# Natural Stabilizer?



## vikingknight (Mar 11, 2008)

I am new to the forum and wine making. My spouse is sensitive to campden is their a way to stabilize wine naturally (in case it matters I am using bread yeast, my spouse wanted to try it)? We would like to make a sweet wine but we are worried about re-fermentation after adding sugar. 

Thanks


----------



## Sacalait (Mar 11, 2008)

Potassium sorbate is the stabalizer (prevents renewed fermentation) and camden is potassium metabisulfite which is a preservative. As for sweetening the wine and not adding the sorbate, the only way I know of would be to keep it refrigerated. This would prevent it from fermenting but would not prevent it from oxidizing over time.


----------



## Luc (Mar 11, 2008)

vikingknight said:


> I am new to the forum and wine making.
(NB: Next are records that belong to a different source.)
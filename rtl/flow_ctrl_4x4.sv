// flow_ctrl_4x4: the 4x4 intra coding loop for luma macroblocks.
//
// For every macroblock row handed over by video_flow_control it reads each
// 16x16 macroblock from the line RAM (64 words, one per cycle) and codes its
// sixteen 4x4 blocks in the order of the standard (8x8 quadrants in raster
// order, 4x4 blocks in raster order inside each quadrant).  Per block:
//   neighbours -> intra4x4_pred (2 cycles) -> residual_calc (2) ->
//   mode_select_4x4 (6) -> forward_transform (2) -> quant_iquant (4 / 7) ->
//   inverse_integer_transform (3) -> reconstruction (prediction + residual,
//   clipped to 0..255), which becomes the neighbour of the next blocks.
// A block therefore takes about 24 cycles, a macroblock about 450 including
// the 65-cycle load.  Blocks are coded one after another because each one
// needs the reconstructed samples of the previous ones.
//
// Neighbour storage: the reconstructed bottom line of the macroblock row
// above (top_line, MAX_WIDTH samples), the right column of the macroblock to
// the left (left_col), the current macroblock (mb_recon), and the chosen modes
// and non-zero coefficient counts of the blocks above / left / inside.  The
// corner sample of block 0 is saved before the bottom line is overwritten.
// Top-right samples are taken as available only when that block has already
// been coded (inside the macroblock row above, or earlier in this macroblock).
//
// Output: one record per block on out_valid (quantised levels in raster
// order, nA / nB and their availability for CAVLC, the prediction-mode flag /
// remaining mode) and, after block 15, one record with out_mb_end and the
// luma coded_block_pattern.  A block is only started when out_space is high
// (the consumer can take two records).  The mode decision uses qp.
// Timing: row_done pulses when the last macroblock of a row is finished;
// idle is high when no row is waiting or being coded.
//
// Lint note: mode_select_4x4's best_cost output is not needed here (only the
// mode and its residual are), so it is left unused.
module flow_ctrl_4x4
  import h264_pkg::*;
#(
  parameter int MAX_WIDTH = 1920
) (
  input  logic        clk,
  input  logic        rstn,
  input  logic [5:0]  qp,
  input  logic        frame_start,
  input  logic        row_ready,
  input  logic        row_bank,
  input  logic [7:0]  row_index,
  input  logic [7:0]  mbs_per_row,
  output logic        row_done,
  output logic        row_done_bank,
  output logic        rd_en,
  output logic        rd_bank,
  output logic [3:0]  rd_line,
  output logic [$clog2(MAX_WIDTH/4)-1:0] rd_word,
  input  logic [31:0] rd_data,
  input  logic        out_space,
  output logic        out_valid,
  output logic        out_mb_end,
  output qcoef_t      out_quant [16],
  output logic [4:0]  out_nA,
  output logic [4:0]  out_nB,
  output logic [1:0]  out_avail,      // bit 0 left, bit 1 up
  output logic        out_prev_flag,  // prev_intra4x4_pred_mode_flag
  output logic [2:0]  out_rem_mode,   // rem_intra4x4_pred_mode
  output logic [3:0]  out_cbp,
  output logic        idle
);
  localparam int WORDS = MAX_WIDTH / 4;
  localparam int WAW   = $clog2(WORDS);

  typedef enum logic [2:0] {S_IDLE, S_LOAD, S_BLOCK, S_WAIT, S_MBEND} state_e;
  state_e state;

  // ---------------- row bookkeeping ----------------
  logic [1:0] row_pend;
  logic [7:0] pend_idx [2];
  logic       cur_bank;
  logic [7:0] cur_row;
  logic [7:0] mbx;

  // ---------------- storage ----------------
  pix_t        orig_mb  [16][16];
  pix_t        mb_recon [16][16];
  logic [31:0] top_line [WORDS];
  pix_t        left_col [16];
  pix_t        corner_reg;
  mode_t       top_mode [WORDS];
  logic [4:0]  top_nz   [WORDS];
  mode_t       left_mode_r [4];
  logic [4:0]  left_nz  [4];
  mode_t       mb_mode  [16];       // index by*4+bx
  logic [4:0]  mb_nz    [16];
  logic [3:0]  cbp;

  logic [6:0]  ld_cnt;              // load counter 0..64
  logic        ld_v;
  logic [5:0]  ld_addr_q;
  logic [3:0]  blk;                 // block index in coding order

  // block coordinates (coding order -> x, y)
  logic [1:0] bx, by;
  assign bx = {blk[2], blk[0]};
  assign by = {blk[3], blk[1]};
  logic [3:0] rpos;                 // raster position of the block
  assign rpos = {by, bx};

  wire [WAW-1:0] wbase = WAW'({mbx, 2'b00}) + WAW'(bx);

  // ---------------- availability ----------------
  logic avail_left, avail_up, avail_ur;
  logic last_mb;
  assign last_mb = (mbx == mbs_per_row - 8'd1);
  // index in coding order of the block at (x, y) inside the macroblock
  function automatic logic [3:0] order_of(input logic [1:0] x, input logic [1:0] y);
    return {y[1], x[1], y[0], x[0]};
  endfunction
  always_comb begin
    avail_left = (bx != 2'd0) || (mbx != 8'd0);
    avail_up   = (by != 2'd0) || (cur_row != 8'd0);
    if (by == 2'd0)
      avail_ur = (cur_row != 8'd0) && ((bx != 2'd3) || !last_mb);
    else if (bx == 2'd3)
      avail_ur = 1'b0;
    else
      avail_ur = order_of(bx + 2'd1, by - 2'd1) < blk;
  end

  // ---------------- neighbour samples ----------------
  pix_t nb_top [8];
  pix_t nb_left [4];
  pix_t nb_corner;
  pix_t cur_orig [16];
  always_comb begin
    for (int i = 0; i < 4; i++) begin
      if (by == 2'd0) begin
        nb_top[i]   = top_line[wbase][8*i +: 8];
        nb_top[i+4] = top_line[wbase + WAW'(1)][8*i +: 8];
      end else begin
        nb_top[i]   = mb_recon[{by, 2'b00} - 4'd1][{bx, 2'b00} + 4'(i)];
        nb_top[i+4] = (bx == 2'd3) ? nb_top[3] : mb_recon[{by, 2'b00} - 4'd1][{bx, 2'b00} + 4'(i + 4)];
      end
      if (bx == 2'd0) nb_left[i] = left_col[{by, 2'b00} + 4'(i)];
      else            nb_left[i] = mb_recon[{by, 2'b00} + 4'(i)][{bx, 2'b00} - 4'd1];
    end
    if (bx == 2'd0 && by == 2'd0) nb_corner = corner_reg;
    else if (bx == 2'd0)          nb_corner = left_col[{by, 2'b00} - 4'd1];
    else if (by == 2'd0)          nb_corner = top_line[wbase - WAW'(1)][31:24];
    else                          nb_corner = mb_recon[{by, 2'b00} - 4'd1][{bx, 2'b00} - 4'd1];
    for (int r = 0; r < 4; r++)
      for (int c = 0; c < 4; c++)
        cur_orig[4*r+c] = orig_mb[{by, 2'b00} + 4'(r)][{bx, 2'b00} + 4'(c)];
  end

  // neighbouring block modes and coefficient counts
  mode_t      nb_lmode, nb_umode;
  logic [4:0] nb_lnz, nb_unz;
  always_comb begin
    if (bx == 2'd0) begin nb_lmode = left_mode_r[by]; nb_lnz = left_nz[by]; end
    else begin nb_lmode = mb_mode[{by, bx - 2'd1}]; nb_lnz = mb_nz[{by, bx - 2'd1}]; end
    if (by == 2'd0) begin nb_umode = top_mode[wbase]; nb_unz = top_nz[wbase]; end
    else begin nb_umode = mb_mode[{by - 2'd1, bx}]; nb_unz = mb_nz[{by - 2'd1, bx}]; end
  end

  // ---------------- datapath ----------------
  logic       blk_start;
  logic       pred_valid;
  pix_t       pred [NMODES][16];
  logic [8:0] mode_status;
  logic       res_valid;
  res_t       res [NMODES][16];
  logic       best_valid;
  mode_t      best_mode, mpm;
  logic [COST_W-1:0] best_cost;
  res_t       best_res [16];
  logic       ft_valid;
  coef_t      ft [16];
  logic       q_busy, q_valid, iq_valid;
  qcoef_t     q [16];
  dq_t        iq [16];
  logic       it_valid;
  itr_t       it [16];

  intra4x4_pred u_pred (
    .clk(clk), .rstn(rstn), .in_valid(blk_start), .top(nb_top), .left(nb_left),
    .corner(nb_corner), .avail_up(avail_up), .avail_left(avail_left), .avail_ur(avail_ur),
    .pred_valid(pred_valid), .pred(pred), .mode_status(mode_status));

  residual_calc u_res (
    .clk(clk), .rstn(rstn), .pred_valid(pred_valid), .orig(cur_orig), .pred(pred),
    .res_valid(res_valid), .res(res));

  mode_select_4x4 u_ms (
    .clk(clk), .rstn(rstn), .res_valid(res_valid), .res(res), .mode_status(mode_status),
    .left_mode(nb_lmode), .upper_mode(nb_umode), .left_avail(avail_left),
    .upper_avail(avail_up), .qp(qp), .best_4x4_mode_valid(best_valid),
    .best_4x4_mode(best_mode), .mpm_out(mpm), .best_cost(best_cost), .best_res(best_res));

  forward_transform u_ft (
    .clk(clk), .rstn(rstn), .residual_valid(best_valid), .res4x4(best_res),
    .integer_transform_valid(ft_valid), .integer_transform(ft));

  quant_iquant u_q (
    .clk(clk), .rstn(rstn), .integer_transform_valid(ft_valid), .integer_transform(ft),
    .qp(qp), .busy(q_busy), .quant_valid(q_valid), .quant(q),
    .inverse_quant_valid(iq_valid), .inverse_quant(iq));

  inverse_integer_transform u_it (
    .clk(clk), .rstn(rstn), .inverse_quant_valid(iq_valid), .inverse_quant(iq),
    .inverse_trans_valid(it_valid), .inverse_trans(it));

  // prediction of the chosen mode, kept for the reconstruction
  pix_t       best_pred [16];
  mode_t      best_mode_q;
  logic [4:0] nz_cnt;
  always_comb begin
    nz_cnt = '0;
    for (int i = 0; i < 16; i++) nz_cnt = nz_cnt + 5'(q[i] != '0);
  end

  pix_t recon [16];
  always_comb begin
    logic signed [15:0] s;
    for (int i = 0; i < 16; i++) begin
      s = 16'(signed'({1'b0, best_pred[i]})) + 16'(it[i]);
      recon[i] = (s < 0) ? 8'd0 : (s > 255) ? 8'd255 : s[7:0];
    end
  end

  assign idle = (state == S_IDLE) && (row_pend == 2'b00);
  assign rd_bank = cur_bank;

  // ---------------- control ----------------
  always_ff @(posedge clk or negedge rstn) begin
    if (!rstn) begin
      state <= S_IDLE; row_pend <= '0; pend_idx[0] <= '0; pend_idx[1] <= '0;
      cur_bank <= 1'b0; cur_row <= '0; mbx <= '0; row_done <= 1'b0; row_done_bank <= 1'b0;
      rd_en <= 1'b0; rd_line <= '0; rd_word <= '0; ld_cnt <= '0; ld_v <= 1'b0; ld_addr_q <= '0;
      blk <= '0; blk_start <= 1'b0; cbp <= '0; corner_reg <= '0; best_mode_q <= '0;
      out_valid <= 1'b0; out_mb_end <= 1'b0; out_nA <= '0; out_nB <= '0; out_avail <= '0;
      out_prev_flag <= 1'b0; out_rem_mode <= '0; out_cbp <= '0;
      for (int i = 0; i < 16; i++) begin
        out_quant[i] <= '0; left_col[i] <= '0; mb_mode[i] <= '0; mb_nz[i] <= '0; best_pred[i] <= '0;
        for (int j = 0; j < 16; j++) begin orig_mb[i][j] <= '0; mb_recon[i][j] <= '0; end
      end
      for (int i = 0; i < 4; i++) begin left_mode_r[i] <= '0; left_nz[i] <= '0; end
      for (int i = 0; i < WORDS; i++) begin top_line[i] <= '0; top_mode[i] <= '0; top_nz[i] <= '0; end
    end else begin
      row_done   <= 1'b0;
      rd_en      <= 1'b0;
      blk_start  <= 1'b0;
      out_valid  <= 1'b0;
      out_mb_end <= 1'b0;
      if (row_ready) begin
        row_pend[row_bank] <= 1'b1;
        pend_idx[row_bank] <= row_index;
      end
      if (frame_start && state == S_IDLE) cur_bank <= 1'b0;

      // load data returning from the line RAM
      ld_v      <= rd_en;
      ld_addr_q <= {rd_line, rd_word[1:0]};
      if (ld_v)
        for (int k = 0; k < 4; k++)
          orig_mb[ld_addr_q[5:2]][{ld_addr_q[1:0], 2'b00} + 4'(k)] <= rd_data[8*k +: 8];

      case (state)
        S_IDLE: if (row_pend[cur_bank]) begin
          cur_row <= pend_idx[cur_bank];
          mbx     <= '0;
          ld_cnt  <= '0;
          state   <= S_LOAD;
        end
        S_LOAD: begin
          if (ld_cnt < 7'd64) begin
            rd_en   <= 1'b1;
            rd_line <= ld_cnt[5:2];
            rd_word <= WAW'({mbx, ld_cnt[1:0]});
            ld_cnt  <= ld_cnt + 7'd1;
          end else if (!rd_en && !ld_v) begin
            blk   <= '0;
            cbp   <= '0;
            state <= S_BLOCK;
          end
        end
        S_BLOCK: if (out_space) begin
          blk_start <= 1'b1;
          state     <= S_WAIT;
        end
        S_WAIT: begin
          if (best_valid) begin
            best_mode_q <= best_mode;
            for (int i = 0; i < 16; i++) best_pred[i] <= pred[best_mode][i];
          end
          if (q_valid) begin
            out_valid     <= 1'b1;
            out_quant     <= q;
            out_nA        <= nb_lnz;
            out_nB        <= nb_unz;
            out_avail     <= {avail_up, avail_left};
            out_prev_flag <= (best_mode_q == mpm);
            out_rem_mode  <= (best_mode_q < mpm) ? best_mode_q[2:0] : 3'(best_mode_q - 4'd1);
            mb_nz[rpos]   <= nz_cnt;
            mb_mode[rpos] <= best_mode_q;
            if (nz_cnt != '0) cbp[{by[1], bx[1]}] <= 1'b1;
          end
          if (it_valid) begin
            for (int r = 0; r < 4; r++)
              for (int c = 0; c < 4; c++)
                mb_recon[{by, 2'b00} + 4'(r)][{bx, 2'b00} + 4'(c)] <= recon[4*r+c];
            if (by == 2'd3) begin
              top_line[wbase] <= {recon[15], recon[14], recon[13], recon[12]};
              top_mode[wbase] <= best_mode_q;
              top_nz[wbase]   <= mb_nz[rpos];
              if (bx == 2'd3) corner_reg <= top_line[wbase][31:24];
            end
            if (blk == 4'd15) state <= S_MBEND;
            else begin
              blk   <= blk + 4'd1;
              state <= S_BLOCK;
            end
          end
        end
        S_MBEND: begin
          out_valid  <= 1'b1;
          out_mb_end <= 1'b1;
          out_cbp    <= cbp;
          for (int r = 0; r < 16; r++) left_col[r] <= mb_recon[r][15];
          for (int r = 0; r < 4; r++) begin
            left_mode_r[r] <= mb_mode[{2'(r), 2'd3}];
            left_nz[r]     <= mb_nz[{2'(r), 2'd3}];
          end
          if (last_mb) begin
            row_done <= 1'b1;
            row_done_bank <= cur_bank;
            row_pend[cur_bank] <= 1'b0;
            cur_bank <= ~cur_bank;
            state    <= S_IDLE;
          end else begin
            mbx    <= mbx + 8'd1;
            ld_cnt <= '0;
            state  <= S_LOAD;
          end
        end
        default: state <= S_IDLE;
      endcase
    end
  end

  // a new block never enters while the quantiser is still busy
  assert property (@(posedge clk) disable iff (!rstn) blk_start |-> !q_busy);
endmodule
My spouse is sensitive to campden is their a way to stabilize wine naturally (in case it matters I am using bread yeast, my spouse wanted to try it)? We would like to make a sweet wine but we are worried about re-fermentation after adding sugar.
> 
> Thanks



You could bring the alcohol up to a level where
no yeast could survive.
Then rack off the lees and add sugar top a desired level.

The problem is that you can not be sure at which level bread yeast
would stop fermenting, but you could keep feeding it
sugar in batches until fermentation is done.

Luc


----------